* **WHAT IS EXPECTED**:
From the records below, copy out exactly the lines from the one containing "hin_last <= 0;" to the one containing "bit got [$];", both included. Add nothing else.

(DATASET RECORDS begins)

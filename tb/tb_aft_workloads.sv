// tb_aft_workloads: the codec at its default parameters (order 16) on
// small synthetic stand-ins for the three kinds of file a compressor is
// usually judged on. All data is generated here, byte by byte, MSB first:
//   text   - English-like words drawn from a fixed word list, spaces,
//            sentence punctuation and line breaks (ASCII);
//   image  - an 8-bit grey-scale raster: smooth gradients plus small noise;
//   binary - records of little-endian counters, small integers, zero
//            padding and short ASCII tags, as in object files.
// Each source is NBYTES long. It is encoded, decoded and compared bit for
// bit, and the saving (1 - coded/original) is printed. Text and image must
// compress. The full-size files of a real benchmark (tens of megabytes)
// run the same way but are far beyond simulation time.
`timescale 1ns/1ps
module tb_aft_workloads;
  localparam int unsigned NBYTES = 10000;
  localparam int unsigned NBITS = NBYTES * 8;

  logic clk = 0, host_clk = 0, rst_n = 0, host_rst_n = 0;
  always #5 clk = ~clk;
  always #3.5 host_clk = ~host_clk;

  logic mode = 0, start = 0, model_ready, done;
  logic hin_valid = 0, hin_bit = 0, hin_last = 0, hin_ready;
  logic hout_valid, hout_bit, hout_last, hout_ready = 1;
  logic ev_coded, ev_carry, ev_stuff, ev_relabel, ev_end;
  logic [2:0] ev_step;

  aft_codec dut (.*);

  int checks = 0, failures = 0;
  bit src [NBITS];
  bit comp [$];
  bit dec [$];
  int n_carry_enc = 0, n_carry_dec = 0, n_stuff = 0, n_relabel = 0, n_end = 0;
  int n_stall = 0, n_coded_enc = 0, n_coded_dec = 0;
  int n_step [5] = '{0, 0, 0, 0, 0};
  int enc_cycles = 0;
  bit counting = 0, bp_on = 0;

  // sampled on the falling edge, away from the core's register updates
  always @(negedge clk) begin
    if (ev_carry && !dut.mode_q) n_carry_enc++;
    if (ev_carry && dut.mode_q)  n_carry_dec++;
    if (ev_stuff)   n_stuff++;
    if (ev_relabel) n_relabel++;
    if (ev_end)     n_end++;
    if (ev_coded) begin
      n_step[ev_step]++;
      if (dut.mode_q) n_coded_dec++; else n_coded_enc++;
    end
    if (dut.u_enc.u_sb.op_valid && !dut.co_ready) n_stall++;
    if (counting) enc_cycles++;
  end

  always @(posedge host_clk) hout_ready <= bp_on ? ($urandom_range(0, 9) == 0) : 1'b1;

  string words [24] = '{"the", "of", "and", "to", "in", "is", "that", "for",
                        "data", "coding", "bit", "with", "as", "by", "this",
                        "method", "table", "state", "value", "each", "are",
                        "probability", "model", "on"};

  task automatic put_byte(inout int pos, input int unsigned b);
    for (int k = 7; k >= 0; k--) if (pos < NBITS) begin src[pos] = bit'((b >> k) & 1); pos++; end
  endtask

  task automatic make_data(input int kind);
    int pos, n, col;
    pos = 0; n = 0; col = 0;
    while (pos < NBITS) begin
      case (kind)
        0: begin                                   // text
          string w;
          w = words[$urandom_range(0, 23)];
          if (n % 9 == 0) w = {w.substr(0, 0).toupper(), w.substr(1, w.len() - 1)};
          for (int c = 0; c < w.len(); c++) put_byte(pos, w[c]);
          n++; col += w.len() + 1;
          if (n % 9 == 8) put_byte(pos, 8'h2e);    // '.'
          if (col > 60) begin put_byte(pos, 8'h0a); col = 0; end
          else put_byte(pos, 8'h20);
        end
        1: begin                                   // image, 64 pixels per row
          int x, y, v;
          x = n % 64; y = n / 64;
          v = (x * 3 + y * 2) % 256 + int'($urandom_range(0, 4)) - 2;
          if (v < 0) v = 0;
          if (v > 255) v = 255;
          put_byte(pos, v);
          n++;
        end
        default: begin                             // binary records of 16 bytes
          put_byte(pos, n & 255); put_byte(pos, (n >> 8) & 255); put_byte(pos, 0); put_byte(pos, 0);
          put_byte(pos, $urandom_range(0, 15)); put_byte(pos, 0); put_byte(pos, 0); put_byte(pos, 0);
          put_byte(pos, 8'h2e); put_byte(pos, 8'h74); put_byte(pos, 8'h65); put_byte(pos, 8'h78);
          put_byte(pos, 8'h74); put_byte(pos, 0); put_byte(pos, 8'hff); put_byte(pos, 8'hff);
          n++;
        end
      endcase
    end
  endtask

  task automatic do_start(input bit m);
    @(posedge clk); mode <= m; start <= 1;
    @(posedge clk); start <= 0;
    wait (model_ready);
  endtask

  // Drive bits on the host side while collecting the output.
  task automatic run(input bit m, input int n, output bit res [$]);
    res = {};
    fork
      begin
        for (int i = 0; i < n; i++) begin
          @(posedge host_clk);
          hin_valid <= 1;
          hin_bit   <= m ? comp[i] : src[i];
          hin_last  <= (i == n - 1);
          do @(posedge host_clk); while (!hin_ready);
          hin_valid <= 0;
          hin_last  <= 0;
        end
      end
      begin
        bit fin = 0;
        while (!fin) begin
          @(posedge host_clk);
          if (hout_valid && hout_ready) begin
            res.push_back(hout_bit);
            fin = hout_last;
          end
        end
      end
    join
  endtask

  // Faster driver: keeps hin_valid high (for the rate measurement).
  task automatic run_fast(input int n, output bit res [$]);
    res = {};
    fork
      begin
        int i = 0;
        hin_valid <= 1; hin_bit <= src[0]; hin_last <= (n == 1);
        while (i < n) begin
          @(posedge host_clk);
          if (hin_ready) begin
            i++;
            if (i < n) begin hin_bit <= src[i]; hin_last <= (i == n - 1); end
            else hin_valid <= 0;
          end
        end
        hin_last <= 0;
      end
      begin
        bit fin = 0;
        while (!fin) begin
          @(posedge host_clk);
          if (hout_valid && hout_ready) begin
            res.push_back(hout_bit);
            fin = hout_last;
          end
        end
      end
    join
  endtask

  initial begin
    bit got [$];
    int kinds [3] = '{0, 1, 2};
    string names [3] = '{"text", "image", "binary"};
    int t0, n_init;
    repeat (5) @(posedge clk);
    rst_n = 1; host_rst_n = 1;
    foreach (kinds[k]) begin
      make_data(kinds[k]);
      @(posedge clk); mode <= 0; start <= 1;
      @(posedge clk); start <= 0;
      n_init = 0;
      while (model_ready)  begin @(posedge clk); n_init++; end
      while (!model_ready) begin @(posedge clk); n_init++; end
      checks++;
      if (n_init < 65536 || n_init > 65540) begin failures++; $display("FAIL model clear took %0d cycles", n_init); end
      run(0, NBITS, got);
      comp = got;
      wait (done);
      do_start(1);
      run(1, comp.size(), dec);
      wait (done);
      checks++;
      if (dec.size() != NBITS) begin
        failures++;
        $display("FAIL source %0d: decoded %0d bits, expected %0d", kinds[k], dec.size(), NBITS);
      end
      for (int i = 0; i < NBITS && i < dec.size(); i++) begin
        checks++;
        if (dec[i] != src[i]) begin
          failures++;
          if (failures < 10) $display("FAIL source %0d bit %0d: got %0d want %0d", kinds[k], i, dec[i], src[i]);
        end
      end
      $display("%s: %0d bytes -> %0d coded bits, saving %0.1f%%", names[k], NBYTES, comp.size(),
               100.0 * (1.0 - real'(comp.size()) / real'(NBITS)));
      if (k < 2) begin
        checks++;
        if (comp.size() >= NBITS) begin failures++; $display("FAIL %s not compressed", names[k]); end
      end
    end
    $display("events: enc carries %0d, stuffings %0d, relabels %0d, dec carries %0d, end marks %0d",
             n_carry_enc, n_stuff, n_relabel, n_carry_dec, n_end);
    $display("steps used: %0d %0d %0d %0d %0d; coded enc %0d dec %0d",
             n_step[0], n_step[1], n_step[2], n_step[3], n_step[4], n_coded_enc, n_coded_dec);
    checks++; if (n_end != 3)       begin failures++; $display("FAIL end marks %0d", n_end); end
    checks++; if (n_coded_enc != 3 * NBITS || n_coded_dec != 3 * NBITS) begin
      failures++; $display("FAIL coded counts");
    end
    $display("TB_RESULT checks=%0d failures=%0d", checks, failures);
    $finish;
  end

  initial begin
    repeat (2_000_000) @(posedge clk);
    failures++;
    $display("FAIL watchdog");
    $display("TB_RESULT checks=%0d failures=%0d", checks, failures);
    $finish;
  end
endmodule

(DATASET RECORDS ends)

* **COMPLETED TASK**:
        hin_last <= 0;
      end
      begin
        bit fin = 0;
        while (!fin) begin
          @(posedge host_clk);
          if (hout_valid && hout_ready) begin
            res.push_back(hout_bit);
            fin = hout_last;
          end
        end
      end
    join
  endtask

  initial begin
    bit got [$];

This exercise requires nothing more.